10代とともに地域を巡り、庄内の おもしろさについて考える新企画「庄内ふむふむふむ」。第1回は、2023年10月に開館40周年を迎える酒田市の土門拳記念館(※)に伺いました。

(左から)土門拳記念館 学芸員 田中耕太郎さん、鶴岡中央高校3年 髙橋雲水(もんど)さん、鶴岡中央高校3年 鈴木菜生(なつみ)さん

土門拳記念館って?

世界的な写真家、土門拳(どもんけん)の作品の大多数、約13万5千点を収蔵する写真専門の美術館です。年に数回写真を入れ替えながら展示を続けてきましたが、公開できていない作品がまだまだあるとのこと。また、1人の作家をテーマにした写真専門の美術館は世界的に見てもとても珍しく、1983年の開館時は国内唯一の写真専門の美術館でした。

周囲の自然環境と調和した外観。土門拳が愛した鳥海山も眺めることができる。

どうして酒田に?

土門拳は飽海郡酒田町(現 酒田市)で生まれ、6歳半頃まで暮らした後一家で東京へと移り住みます。再び酒田の地を踏んだのは47歳の時、山王祭(現 酒田まつり)の撮影仕事のためでした。久しぶりに戻った生まれ故郷で歓迎されたことを、とても喜んだそうです。そして、64歳で第1号の酒田市名誉市民に選ばれたことを機に、全作品を酒田市に寄贈することを決めました。
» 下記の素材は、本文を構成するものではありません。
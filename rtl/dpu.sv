// dpu: the single-cycle datapath unit.
//
// The register file drives the X bus from x_ra and, through imm_sext, the Y
// bus from y_ra or from the sign-extended immediate when imm_en is set. The
// arithmetic, logic and shift units all see X and Y; the one enabled by the
// control word drives the Z bus, which the register file writes to z_wa at
// the next rising clock edge when rwe is set. For a load (ld_en and msel) the
// memory read data replaces the unit result on the Z bus. Every instruction
// takes one clock cycle.
//
// Memory side: the address is the AU result, so "lw $z, off($x)" reads
// M[x + off] (with offset 0 this is the X bus itself); store data is the
// register file's Y output, read from y_ra; mem_we is st_en with r/w = 0.
// The units, buses, control signals and 32 x 32 register file follow the
// design; the OR-combined Z bus (in place of enabled bus drivers), the
// address taken from the AU and the store data taken ahead of the immediate
// multiplexer are this design's choices.
module dpu
  import isa_pkg::*;
(
  input  logic               clk,
  input  logic               rst_n,
  input  ctrl_t              ctrl,
  input  logic [RADDR_W-1:0] z_wa,
  input  logic [RADDR_W-1:0] x_ra,
  input  logic [RADDR_W-1:0] y_ra,
  input  logic [IMM_W-1:0]   imm,
  input  logic [XLEN-1:0]    mem_rdata,
  output logic [XLEN-1:0]    mem_addr,
  output logic [XLEN-1:0]    mem_wdata,
  output logic               mem_we,
  output logic [XLEN-1:0]    z_bus
);

  logic [XLEN-1:0] x_bus, y_do, y_bus, imm_ext;
  logic [XLEN-1:0] au_z, lu_z, su_z, unit_z;

  reg_file #(.WIDTH(XLEN), .DEPTH(NREGS)) u_rf (
    .clk  (clk),
    .rst_n(rst_n),
    .rwe  (ctrl.rwe),
    .z_wa (z_wa),
    .z_di (z_bus),
    .x_ra (x_ra),
    .y_ra (y_ra),
    .x_do (x_bus),
    .y_do (y_do)
  );

  imm_sext u_imm (
    .imm    (imm),
    .im_en  (ctrl.imm_en),
    .y_do   (y_do),
    .imm_ext(imm_ext),
    .y_bus  (y_bus)
  );

  arith_unit #(.WIDTH(XLEN)) u_au (
    .x(x_bus), .y(y_bus), .a_s(ctrl.a_s), .en(ctrl.au_en), .z(au_z)
  );

  logic_unit #(.WIDTH(XLEN)) u_lu (
    .x(x_bus), .y(y_bus), .lf(ctrl.lf), .en(ctrl.lu_en), .z(lu_z)
  );

  shift_unit #(.WIDTH(XLEN)) u_su (
    .x(x_bus), .y(y_bus), .st(ctrl.st), .en(ctrl.su_en), .z(su_z)
  );

  assign unit_z    = au_z | lu_z | su_z;
  assign z_bus     = (ctrl.msel && ctrl.ld_en) ? mem_rdata : unit_z;

  assign mem_addr  = au_z;
  assign mem_wdata = y_do;
  assign mem_we    = ctrl.st_en && !ctrl.rw;

  // At most one functional unit drives the Z bus.
  a_one_unit: assert property (@(posedge clk) disable iff (!rst_n)
    $onehot0({ctrl.au_en, ctrl.lu_en, ctrl.su_en}));

endmodule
「土門は、自らの粘り強くタフな性格は庄内の厳しい冬や豊かな自然に培われたものだと語っていて、庄内とは強いつながりを感じていたようです。にもかかわらず、『日本一の写真家になるまでは酒田には戻らない』と長年庄内を訪れなかったのは、とても貧しい幼年時代を過ごした土地、という記憶も影響していたんだと思います」と田中さんに教えていただきました。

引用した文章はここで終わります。